The readiest tool in the box and the most equitably appealing solution here to share the burden of the virus is simply legislating for more temporary steps in the personal income tax system and a more progressive marginal income tax rate. We could have, for example, an income tax rate of 40 cents in the dollar from 70K (up seven cents in the dollar), 50 cents in the dollars from 100K (up 17 cents in the dollar) and 60 cents from 150K (up 27 cents in the dollar). The top rate of 60 cents would apply also to all trust income – if you’re well off enough to generate income from a trust, you’re well enough off to share 60 cents of that with the less fortunate. Company taxes could stay the same as they are currently, encouraging businesses to retain and reinvest profits.

It is worth pointing out this proposed top personal marginal rate is not one plucked out from cloud-cuckoo land – Sweden, Finland, Slovenia and Belgium all have similar permanent top marginal tax rates to those proposed here.

It is also worth pointing out many low and middle income earners currently face higher effective marginal personal tax rates than this 60 cents, as the government reduces Working for Families payments and housing benefits as people’s gross earnings rise, as well as taxing them out of gross earnings at their personal tax rate. These current effective marginal rates can be as much as 90 percent or more.
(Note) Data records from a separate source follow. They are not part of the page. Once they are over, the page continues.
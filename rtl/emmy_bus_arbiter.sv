// emmy_bus_arbiter: ownership and routing of the EMMY host bus.
//
// The host bus is a resource that any bus unit may seize to transfer data.
// Each of NM masters raises `req` and may drive the bus once `gnt` is high;
// it keeps `req` up for as long as it wants the bus (one or more complete
// interlocked transfers) and drops it to release. A free bus goes to the
// next requesting master after the previous owner in round-robin order, so
// no unit is starved. The owner's command/address/data (`m_in`) is placed on
// the shared bus `bus`; other masters' lines are ignored. Replies of the NS
// slaves are ORed into `rsp`, which is how open-collector bus lines combine;
// a slave drives all-zero when it is not answering.
//
// Grant changes take effect one clock after the request is seen (registered
// owner). That the bus is seized as a resource follows the report; the
// round-robin order, the registered grant and the OR of replies are this
// design's own.
module emmy_bus_arbiter
  import emmy_pkg::*;
#(
  parameter int unsigned NM = 4,
  parameter int unsigned NS = 4
) (
  input  logic      clk,
  input  logic      rst_n,
  input  logic      req  [NM],
  output logic      gnt  [NM],
  input  hbus_req_t m_in [NM],
  input  hbus_rsp_t s_in [NS],
  output hbus_req_t bus,
  output hbus_rsp_t rsp
);
  localparam int unsigned IW = (NM > 1) ? $clog2(NM) : 1;

  logic          owned;
  logic [IW-1:0] owner;
  logic          pick_ok;
  logic [IW-1:0] pick;

  always_comb begin
    pick_ok = 1'b0;
    pick    = '0;
    for (int k = 1; k <= int'(NM); k++) begin
      int unsigned i;
      i = (int'(owner) + k) % NM;
      if (!pick_ok && req[i]) begin
        pick_ok = 1'b1;
        pick    = IW'(i);
      end
    end
  end

  always_ff @(posedge clk or negedge rst_n) begin
    if (!rst_n) begin
      owned <= 1'b0;
      owner <= IW'(NM - 1);
    end else if (owned) begin
      if (!req[owner]) owned <= 1'b0;
    end else if (pick_ok) begin
      owned <= 1'b1;
      owner <= pick;
    end
  end

  always_comb begin
    for (int i = 0; i < int'(NM); i++) gnt[i] = owned && (owner == IW'(i)) && req[i];
    bus = '0;
    if (owned) bus = m_in[owner];
    rsp = '0;
    for (int s = 0; s < int'(NS); s++) begin
      rsp.ssyn  = rsp.ssyn | s_in[s].ssyn;
      rsp.rdata = rsp.rdata | s_in[s].rdata;
    end
  end

  // Only the owner may raise msyn.
  for (genvar i = 0; i < int'(NM); i++) begin : g_chk
    a_msyn_owner: assert property (@(posedge clk) disable iff (!rst_n) m_in[i].msyn |-> gnt[i])
      else $error("emmy_bus_arbiter: master %0d drove msyn without the bus", i);
  end
endmodule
My proposed taxation rise would, as emphasised, be temporary. However, unlike Ardern’s pay cuts for top politicians and public servants, the rise would not be time limited and certainly not for six months. This crisis is almost certainly going to last longer than six months. Rather, removing the rise in top tax rates would be tied to achieving a positive state of the world. It would continue until that state was achieved. Higher temporary taxation would continue until the pain at the bottom of society was over – or more precisely when the likely greatest single longer-term source of pain returned to its pre-crisis level.
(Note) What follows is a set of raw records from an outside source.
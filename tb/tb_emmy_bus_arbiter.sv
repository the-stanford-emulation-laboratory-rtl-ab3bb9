// tb_emmy_bus_arbiter: three masters run interlocked transfers at once
// against two behavioural slaves. Checks: at most one grant, grants only to
// requesters, the shared bus carries the owner's lines, replies are ORed,
// every write reads back, and round-robin fairness (a waiting master sees at
// most NM-1 other grants before its own).
module tb_emmy_bus_arbiter;
  import emmy_pkg::*;
  localparam int NM = 3, NS = 2;
  logic clk = 0, rst_n = 0;
  logic      req [NM];
  logic      gnt [NM];
  hbus_req_t m_in [NM];
  hbus_rsp_t s_in [NS];
  hbus_req_t bus;
  hbus_rsp_t rsp;
  int checks = 0, failures = 0;

  emmy_bus_arbiter #(.NM(NM), .NS(NS)) dut (.*);
  for (genvar i = 0; i < NM; i++) begin : g_m
    tb_bus_master u_m (.clk, .req(req[i]), .gnt(gnt[i]), .m(m_in[i]), .rsp);
  end
  tb_bus_slave #(.UNIT(8'h20), .LAT(2)) u_s0 (.clk, .bus, .rsp(s_in[0]));
  tb_bus_slave #(.UNIT(8'h21), .LAT(5)) u_s1 (.clk, .bus, .rsp(s_in[1]));
  always #5 clk = ~clk;

  task automatic check(input bit c, input string what);
    checks++;
    if (!c) begin failures++; $display("FAIL: %s", what); end
  endtask

  int waits [NM];
  int max_wait = 0;
  int grants = 0;
  logic gnt_q [NM];
  always @(negedge clk) if (rst_n) begin
    int ng;
    ng = 0;
    for (int i = 0; i < NM; i++) begin
      if (gnt[i]) begin
        ng++;
        check(req[i], "grant without request");
        check(bus == m_in[i], "bus carries owner lines");
      end
    end
    check(ng <= 1, "single owner");
    check(rsp == (s_in[0] | s_in[1]), "reply OR");
    for (int i = 0; i < NM; i++) begin
      if (gnt[i] && !gnt_q[i]) begin
        grants++;
        for (int j = 0; j < NM; j++) if (j != i && req[j] && !gnt[j]) begin
          waits[j]++;
          if (waits[j] > max_wait) max_wait = waits[j];
        end
        waits[i] = 0;
      end
      gnt_q[i] = gnt[i];
    end
  end

  task automatic worker(input int id);
    for (int n = 0; n < 40; n++) begin
      logic [7:0] unit;
      logic [15:0] a;
      word_t d, q;
      unit = (n % 2 == 0) ? 8'h20 : 8'h21;
      a = 16'(id * 64 + n);
      d = {8'(id), 8'(n), 16'($urandom)};
      case (id)
        0: begin g_m[0].u_m.wr(unit, a, d); g_m[0].u_m.rd(unit, a, q); end
        1: begin g_m[1].u_m.wr(unit, a, d); g_m[1].u_m.rd(unit, a, q); end
        default: begin g_m[2].u_m.wr(unit, a, d); g_m[2].u_m.rd(unit, a, q); end
      endcase
      check(q == d, $sformatf("master %0d readback %h want %h", id, q, d));
    end
  endtask

  initial begin
    for (int i = 0; i < NM; i++) begin waits[i] = 0; gnt_q[i] = 0; end
    repeat (2) @(posedge clk);
    rst_n = 1;
    fork
      worker(0);
      worker(1);
      worker(2);
    join
    check(max_wait <= NM - 1, $sformatf("fairness: waited %0d grants", max_wait));
    check(grants >= NM * 80, "all transfers granted");
    $display("TB_RESULT checks=%0d failures=%0d", checks, failures);
    $finish;
  end
  initial begin
    repeat (100000) @(posedge clk);
    failures++;
    $display("TB_RESULT checks=%0d failures=%0d", checks, failures);
    $finish;
  end
endmodule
My suggestion is to tie these proposed temporary top tax increases to the unemployment rate. The pre-crisis unemployment rate was around 4 percent. The higher temporary taxes should stay in place until the unemployment rate has returned to 4 percent, or below, for four consecutive quarters.
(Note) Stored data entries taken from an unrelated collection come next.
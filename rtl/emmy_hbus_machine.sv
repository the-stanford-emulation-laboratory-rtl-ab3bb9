// emmy_hbus_machine: EMMY's host bus machine, the fourth machine of the CPU.
//
// It runs independently of the T-, A- and I-machines and has three jobs:
//   master  carries out a host bus read or write the A-machine hands it. The
//           microprogram continues meanwhile; `busy` is visible as a
//           condition code, and read data is written to the destination
//           register when it arrives (`ret_we`). If no unit answers within
//           TIMEOUT clocks the access is abandoned and `berr` is set until
//           the next access starts.
//   slave   serves other bus units (control processor, console, block access
//           controller) that read or write the microstore or the eight
//           registers of this CPU, sharing the microstore with the CPU.
//           Internal address bit 12 = 1 selects register addr[2:0],
//           otherwise addr[11:0] is a microstore word.
//   interrupts  accepts an interrupt command whose internal address is a
//           microstore location, and holds it in `int_pending`/`int_addr`
//           until the CPU reports it served (`int_ack`). A second interrupt
//           is not acknowledged on the bus until the first is served.
//
// Bus protocol (both directions): fully interlocked. The master raises msyn
// with command, unit, address and data; the addressed slave does the access
// and raises ssyn with read data; the master drops msyn; the slave drops
// ssyn. The master keeps its arbiter request up from before msyn until
// after ssyn has fallen.
//
// The three jobs, overlapped CPU accesses, shared slave access and the
// interrupt command carrying a microstore address follow the report. The
// handshake signal names, the register/microstore split of the slave
// address space, the single pending interrupt and the time-out are this
// design's own.
module emmy_hbus_machine
  import emmy_pkg::*;
#(
  parameter logic [7:0]  MY_UNIT = UNIT_CPU,
  parameter int unsigned TIMEOUT = 255
) (
  input  logic       clk,
  input  logic       rst_n,
  // from the A-machine
  input  logic       cpu_req,
  input  logic       cpu_write,
  input  bus_addr_t  cpu_addr,
  input  word_t      cpu_wdata,
  input  reg_idx_t   cpu_dst,
  output logic       busy,
  output logic       berr,
  output logic       ret_we,
  output reg_idx_t   ret_idx,
  output word_t      ret_data,
  // bus master side
  output logic       arb_req,
  input  logic       arb_gnt,
  output hbus_req_t  m_out,
  input  hbus_rsp_t  bus_rsp,
  // bus slave side
  input  hbus_req_t  bus_req,
  output hbus_rsp_t  s_out,
  // microstore port (slave accesses)
  output logic       ms_req,
  output logic       ms_we,
  output maddr_t     ms_addr,
  output word_t      ms_wdata,
  input  logic       ms_accept,
  input  logic       ms_done,
  input  word_t      ms_rdata,
  // register port (slave accesses)
  output reg_idx_t   reg_raddr,
  input  word_t      reg_rdata,
  output logic       reg_we,
  output reg_idx_t   reg_waddr,
  output word_t      reg_wdata,
  // interrupts
  output logic       int_pending,
  output maddr_t     int_addr,
  input  logic       int_ack
);
  localparam int unsigned TW = $clog2(TIMEOUT + 1);

  // ---------------------------------------------------------------- master
  typedef enum logic [1:0] {M_IDLE, M_ARB, M_SYNC, M_END} mstate_e;
  mstate_e     mst;
  bus_addr_t   m_addr;
  word_t       m_wdata;
  reg_idx_t    m_dst;
  logic        m_write;
  logic [TW-1:0] m_tmo;

  assign busy    = (mst != M_IDLE);
  assign arb_req = (mst != M_IDLE);

  always_comb begin
    m_out       = '0;
    m_out.msyn  = (mst == M_SYNC);
    m_out.a     = m_addr;
    m_out.wdata = m_wdata;
  end

  always_ff @(posedge clk or negedge rst_n) begin
    if (!rst_n) begin
      mst      <= M_IDLE;
      m_addr   <= '0;
      m_wdata  <= '0;
      m_dst    <= '0;
      m_write  <= 1'b0;
      m_tmo    <= '0;
      berr     <= 1'b0;
      ret_we   <= 1'b0;
      ret_idx  <= '0;
      ret_data <= '0;
    end else begin
      ret_we <= 1'b0;
      unique case (mst)
        M_IDLE: if (cpu_req) begin
          mst     <= M_ARB;
          m_addr  <= cpu_addr;
          m_wdata <= cpu_wdata;
          m_dst   <= cpu_dst;
          m_write <= cpu_write;
          berr    <= 1'b0;
        end
        M_ARB: if (arb_gnt && !bus_rsp.ssyn) begin
          mst   <= M_SYNC;
          m_tmo <= '0;
        end
        M_SYNC: begin
          m_tmo <= m_tmo + TW'(1);
          if (bus_rsp.ssyn) begin
            mst <= M_END;
            if (!m_write) begin
              ret_we   <= 1'b1;
              ret_idx  <= m_dst;
              ret_data <= bus_rsp.rdata;
            end
          end else if (m_tmo == TW'(TIMEOUT)) begin
            mst  <= M_END;
            berr <= 1'b1;
          end
        end
        M_END: if (!bus_rsp.ssyn) mst <= M_IDLE;
        default: mst <= M_IDLE;
      endcase
    end
  end

  // ---------------------------------------------------------------- slave
  typedef enum logic [1:0] {S_IDLE, S_MS, S_MSWAIT, S_ACK} sstate_e;
  sstate_e s_st;
  word_t   s_rdata;
  logic    sel;

  assign sel = bus_req.msyn && (bus_req.a.unit == MY_UNIT);

  assign reg_raddr = bus_req.a.addr[2:0];
  assign reg_waddr = bus_req.a.addr[2:0];
  assign reg_wdata = bus_req.wdata;
  assign ms_addr   = bus_req.a.addr[MS_AW-1:0];
  assign ms_wdata  = bus_req.wdata;
  assign ms_we     = (bus_req.a.cmd.op == BOP_WRITE);
  assign ms_req    = (s_st == S_MS);

  always_comb begin
    s_out       = '0;
    s_out.ssyn  = (s_st == S_ACK);
    s_out.rdata = (s_st == S_ACK) ? s_rdata : '0;
  end

  always_ff @(posedge clk or negedge rst_n) begin
    if (!rst_n) begin
      s_st        <= S_IDLE;
      s_rdata     <= '0;
      reg_we      <= 1'b0;
      int_pending <= 1'b0;
      int_addr    <= '0;
    end else begin
      reg_we <= 1'b0;
      if (int_ack) int_pending <= 1'b0;
      unique case (s_st)
        S_IDLE: if (sel) begin
          unique case (bus_req.a.cmd.op)
            BOP_READ, BOP_WRITE: begin
              if (bus_req.a.addr[CPU_REG_SEL]) begin
                s_rdata <= reg_rdata;
                reg_we  <= (bus_req.a.cmd.op == BOP_WRITE);
                s_st    <= S_ACK;
              end else begin
                s_st <= S_MS;
              end
            end
            BOP_INTR: if (!int_pending) begin
              int_pending <= 1'b1;
              int_addr    <= bus_req.a.addr[MS_AW-1:0];
              s_rdata     <= '0;
              s_st        <= S_ACK;
            end
            default: begin
              s_rdata <= '0;
              s_st    <= S_ACK;
            end
          endcase
        end
        S_MS:     if (ms_accept) s_st <= S_MSWAIT;
        S_MSWAIT: if (ms_done) begin
          s_rdata <= ms_rdata;
          s_st    <= S_ACK;
        end
        S_ACK: if (!bus_req.msyn) s_st <= S_IDLE;
        default: s_st <= S_IDLE;
      endcase
    end
  end
endmodule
The prospect of again returning to higher disposable income will provide a considerable constructive and positive incentive for higher income earners to develop and support innovative policies to get those less fortunate in society back on their own feet as rapidly as possible. Only then would elites be able to pat themselves on their backs and say job well done.

Following the 2008 global financial crisis, as a society we accepted an unemployment rate well above what we should have been at, for nearly nine years. The likely coming recession threatens to be worse. We should never inflict that sort of pain on people at the bottom of our society again.

High income earners, let the prospect of lower after-tax income concentrate your minds! You have lost nothing but your regular winter holiday in Bali.

Dr Simon Chapple is Director of the Institute for Governance and Policy Studies in the School of Government at Te Herenga Waka—Victoria University of Wellington.